Factsheet: Health Worker Crisis in Africa

(October 2005)  Health workers – nurses, doctors, pharmacists, community health workers, laboratory technicians, physician assistants, and many more – are at the core of health systems everywhere.  Where there are health worker shortcomings, health systems will suffer, resulting in preventable death and disease.  Where health workforces are in crisis, health systems will be in crisis.  Such is the case in many countries in sub-Saharan Africa.

The Scope of the Crisis
In Africa, a mere 1.3% of the world’s health workers struggle against all odds to combat fully 25% of the global disease burden.1   An eminent group of more than 100 global health experts estimate Africa’s shortage of health workers at 1 million; other estimates find the shortage to be even greater.2   While the numbers and types of health workers will vary by country, these statistical snapshots leave no doubt as to the scope of the crisis. 
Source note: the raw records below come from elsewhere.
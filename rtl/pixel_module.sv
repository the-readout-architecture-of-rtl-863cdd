// One pixel detector module: the MCC and the 16 FE chips it reads out, wired in a
// star.
// Each FE chip has its own serial data line to the MCC and its own trigger line.
// The three slow configuration lines (CCK, DCI, LD) and the BCID-reset,
// event-counter-reset and calibration strobes are common to all chips. Each chip
// is told apart by a geographical address equal to its position 0..15. The module
// has a single command input `dci` and the two event output lines `dto_r/dto_f`
// (bits for the rising and the falling clock edge). Everything runs on the 40 MHz
// clock.
// The analog front ends are not modelled: `disc` carries the discriminator outputs
// of all 46080 pixels. FE chip f, column pair c, pixel p is bit
// (f*NUM_CP + c)*CP_PIXELS + p. The optical links (receiver and laser driver) are
// not part of the RTL either.
// The star topology, 16 chips and the line set follow the published system. Bringing
// the fast strobes on separate wires is this design's choice.
module pixel_module
  import pix_pkg::*;
#(
  parameter int NUM_FE    = 16,
  parameter int NUM_CP    = 18,
  parameter int CP_PIXELS = 160
) (
  input  logic                            clk,
  input  logic                            dci,
  input  logic [NUM_FE*NUM_CP*CP_PIXELS-1:0] disc,
  output logic [1:0]                      dto_r,
  output logic [1:0]                      dto_f,
  output logic                            run_mode,
  output logic [NUM_FE-1:0]               fast_or
);
  localparam int FE_PIX = NUM_CP * CP_PIXELS;

  logic [NUM_FE-1:0] fe_dout, fe_lv1;
  logic fe_bcr, fe_ecr, fe_cal, fe_cck, fe_dci, fe_ld;

  mcc #(.NUM_FE(NUM_FE), .FIFO_DEPTH(128)) u_mcc (
    .clk, .dci, .fe_din(fe_dout), .fe_lv1, .fe_bcr, .fe_ecr, .fe_cal,
    .fe_cck, .fe_dci, .fe_ld, .dto_r, .dto_f, .run_mode
  );

  for (genvar f = 0; f < NUM_FE; f++) begin : g_fe
    fe_chip #(.NUM_CP(NUM_CP), .NPIX(CP_PIXELS), .EOC_DEPTH(64)) u_fe (
      .clk, .geo(4'(f)), .cck(fe_cck), .dci(fe_dci), .ld(fe_ld),
      .lv1(fe_lv1[f]), .bcr(fe_bcr), .ecr(fe_ecr), .cal_inj(fe_cal),
      .disc(disc[f*FE_PIX +: FE_PIX]), .dout(fe_dout[f]), .fast_or(fast_or[f])
    );
  end
endmodule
The Causes of the Health Worker Shortage
The particular causes of shortages also vary by country, but there are common threads.  HIV/AIDS is taking a major toll on the health workforce, including through death and illness of the health workers themselves and the enormous stress AIDS is placing on health systems.  Health sectors have been massively under-funded – in 1997, least developed countries were spending an average of $11 per capita from all sources on health3  – affecting all aspects of health systems, especially health workers, who have frequently been undervalued, and whose numbers stagnated under restrictive structural adjustment policies.  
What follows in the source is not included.